▸ TASK
Each line of the data holding "what" should be found and copied.

▸ SUPPLIED MATERIAL

# # # #

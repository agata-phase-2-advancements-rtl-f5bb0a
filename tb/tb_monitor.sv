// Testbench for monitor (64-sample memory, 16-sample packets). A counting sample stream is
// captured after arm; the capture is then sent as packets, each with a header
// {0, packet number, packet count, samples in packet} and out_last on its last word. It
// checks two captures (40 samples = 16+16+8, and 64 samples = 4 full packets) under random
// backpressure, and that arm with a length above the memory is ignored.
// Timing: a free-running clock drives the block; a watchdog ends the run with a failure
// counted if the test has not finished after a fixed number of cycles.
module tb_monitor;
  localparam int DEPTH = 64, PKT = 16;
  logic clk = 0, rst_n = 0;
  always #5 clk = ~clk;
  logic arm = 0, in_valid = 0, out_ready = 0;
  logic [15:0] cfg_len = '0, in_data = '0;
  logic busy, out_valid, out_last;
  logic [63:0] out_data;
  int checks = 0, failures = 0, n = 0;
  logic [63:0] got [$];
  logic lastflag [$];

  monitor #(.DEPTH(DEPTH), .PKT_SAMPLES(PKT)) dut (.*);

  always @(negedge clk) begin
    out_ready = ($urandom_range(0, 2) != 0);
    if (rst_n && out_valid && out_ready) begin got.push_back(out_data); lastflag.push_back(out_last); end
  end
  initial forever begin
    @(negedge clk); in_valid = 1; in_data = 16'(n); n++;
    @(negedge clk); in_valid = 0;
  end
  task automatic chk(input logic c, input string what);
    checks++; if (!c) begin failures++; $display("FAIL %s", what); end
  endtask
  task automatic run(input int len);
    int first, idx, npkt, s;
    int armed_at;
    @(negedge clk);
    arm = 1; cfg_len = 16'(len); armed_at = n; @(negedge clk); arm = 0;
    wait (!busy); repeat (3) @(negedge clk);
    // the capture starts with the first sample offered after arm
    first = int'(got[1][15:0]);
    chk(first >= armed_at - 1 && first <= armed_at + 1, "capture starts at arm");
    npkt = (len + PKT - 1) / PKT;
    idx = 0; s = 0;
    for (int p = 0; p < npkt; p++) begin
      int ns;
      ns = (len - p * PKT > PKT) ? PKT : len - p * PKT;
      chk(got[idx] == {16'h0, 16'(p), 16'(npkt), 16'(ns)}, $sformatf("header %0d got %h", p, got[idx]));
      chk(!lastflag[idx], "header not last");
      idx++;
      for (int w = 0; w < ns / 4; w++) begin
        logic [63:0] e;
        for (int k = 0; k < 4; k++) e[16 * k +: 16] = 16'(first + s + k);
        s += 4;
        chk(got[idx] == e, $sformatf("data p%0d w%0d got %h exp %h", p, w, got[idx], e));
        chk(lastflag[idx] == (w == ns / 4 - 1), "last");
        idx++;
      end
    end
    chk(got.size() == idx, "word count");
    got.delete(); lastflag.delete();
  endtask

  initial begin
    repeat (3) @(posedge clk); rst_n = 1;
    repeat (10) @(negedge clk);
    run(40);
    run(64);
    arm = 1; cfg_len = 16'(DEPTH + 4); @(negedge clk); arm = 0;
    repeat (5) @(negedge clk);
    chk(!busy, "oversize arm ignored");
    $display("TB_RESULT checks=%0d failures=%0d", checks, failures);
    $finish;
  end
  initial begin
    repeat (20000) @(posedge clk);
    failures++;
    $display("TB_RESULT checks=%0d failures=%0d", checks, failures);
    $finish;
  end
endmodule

# # # #

▸ PROBLEM SOLUTION
  task automatic chk(input logic c, input string what);
    checks++; if (!c) begin failures++; $display("FAIL %s", what); end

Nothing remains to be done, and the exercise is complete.